Do you know how much I’ve made off of Beat so far?

Nothing. I’ll get royalties in about another 5.5 months. And so far, with maybe 50 copies of Beat sold at the high price of 99 cents, and I’m making at best 8 cents per copy at this price, I’ve reached the extraordinary earnings of $4.

650 hours of work. Hard, challenging work. The kind of work I love, to be sure, but work that takes effort and sacrifice. Work where I look around while doing it and know that getting paid for it is unlikely, but is the absolute goal.

So no, I’m not rich from my books. Not yet. I am looking to get paid, but if that was all I wanted, I’d go flip burgers. It pays better. For now. The point being of course that I love writing and writing is my career of choice. Burger flipping is not my career of choice.

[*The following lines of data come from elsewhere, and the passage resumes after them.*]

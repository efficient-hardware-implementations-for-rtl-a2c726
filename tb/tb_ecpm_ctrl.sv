// Testbench of the controller, with the real program ROM and RAM and a
// behavioural field unit (reference arithmetic, fixed 3-cycle latency).
// 112-bit words and a 12-bit scalar keep it short. Each run is compared
// with the reference ladder; the run time must be the same for every
// scalar (constant time), and both swapped and unswapped ladder steps and
// the inversion's multiply lines must occur.
module tb_ecpm_ctrl;
  import c448_pkg::*;
  import c448_ref_pkg::*;
  localparam int W = 112, NW = 4, KB = 12;
  logic clk = 0, rst_n = 0;
  always #5 clk = ~clk;
  int checks = 0, failures = 0;
  int n_swap = 0, n_noswap = 0, n_mulz = 0;

  logic             start, busy, done;
  logic [KB-1:0]    k;
  logic [447:0]     u, lambda, x_out;
  logic [4:0]       rom_addr;
  instr_t           rom_instr;
  logic             ram_we;
  logic [5:0]       ram_a_addr, ram_b_addr;
  logic [W-1:0]     ram_wdata, ram_a_rdata, ram_b_rdata;
  logic             fau_start, fau_done;
  fop_e             fau_op;
  logic [447:0]     fau_a, fau_b, fau_c;

  ecpm_ctrl #(.W(W), .KBITS(KB)) dut (
    .clk, .rst_n, .start, .k, .u, .lambda, .busy, .done, .x_out,
    .rom_addr, .rom_instr, .ram_we, .ram_a_addr, .ram_wdata, .ram_a_rdata,
    .ram_b_addr, .ram_b_rdata, .fau_start, .fau_op, .fau_a, .fau_b, .fau_done, .fau_c);
  c448_prog_rom u_rom (.addr(rom_addr), .instr(rom_instr));
  dp_ram #(.W(W), .DEPTH(16 * NW)) u_ram (
    .clk, .a_we(ram_we), .a_addr(ram_a_addr), .a_wdata(ram_wdata), .a_rdata(ram_a_rdata),
    .b_addr(ram_b_addr), .b_rdata(ram_b_rdata));

  // behavioural field unit
  logic [2:0] fcnt;
  always @(posedge clk) begin
    fau_done <= 1'b0;
    if (fau_start) begin
      fcnt <= 3'd3;
      unique case (fau_op)
        OP_ADD:  fau_c <= fadd(fau_a, fau_b);
        OP_SUB:  fau_c <= fsub(fau_a, fau_b);
        default: fau_c <= fmul(fau_a, fau_b);
      endcase
    end else if (fcnt != 0) begin
      fcnt <= fcnt - 1'b1;
      if (fcnt == 3'd1) fau_done <= 1'b1;
    end
  end

  // mechanism counters
  always @(posedge clk) if (fau_start) begin
    if (rom_addr == 5'd1 && dut.swap)  n_swap++;
    if (rom_addr == 5'd1 && !dut.swap) n_noswap++;
    if (rom_addr == 5'd21)             n_mulz++;
  end

  initial begin
    repeat (2000000) @(posedge clk);
    failures++;
    $display("TB_RESULT checks=%0d failures=%0d", checks, failures);
    $finish;
  end

  initial begin
    int cyc, cyc0;
    logic [447:0] exp;
    start = 0; k = '0; u = '0; lambda = '0; fcnt = '0; fau_done = 0; fau_c = '0;
    repeat (3) @(negedge clk);
    rst_n = 1;
    for (int t = 0; t < 6; t++) begin
      @(negedge clk);
      k = (t == 0) ? '0 : (t == 1) ? '1 : KB'($urandom);
      u = randfe();
      lambda = (t % 2 == 0) ? 448'd1 : randfe() | 448'd1;
      start = 1;
      @(negedge clk); start = 0;
      cyc = 1;
      while (!done) begin @(negedge clk); cyc++; end
      exp = x448(448'(k), u, KB);
      checks += 2;
      if (x_out !== exp) begin failures++; $display("FAIL run %0d: got %h expected %h", t, x_out, exp); end
      if (t == 0) cyc0 = cyc;
      if (cyc != cyc0) begin failures++; $display("FAIL run time %0d vs %0d", cyc, cyc0); end
    end
    checks += 3;
    if (n_swap == 0)   begin failures++; $display("FAIL no swapped step"); end
    if (n_noswap == 0) begin failures++; $display("FAIL no unswapped step"); end
    if (n_mulz == 0)   begin failures++; $display("FAIL no inversion multiply"); end
    $display("steps swapped %0d, unswapped %0d, inversion multiplies %0d", n_swap, n_noswap, n_mulz);
    $display("TB_RESULT checks=%0d failures=%0d", checks, failures);
    $finish;
  end
endmodule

But I will keep writing good stuff and you’ll keep reading and talking about my good stuff and this thing will happen. Within five years, I’ll be writing full time, making enough to support my family.

What can you do to help? Remember that writing is a job. It’s my first job, and my day job is where I’m moonlighting. And keep reading my books. Buy them, borrow them, share them– I don’t care. Just read them and tell people you love them. I love writing books and I think you love reading books- I think this is the beginning of something beautiful.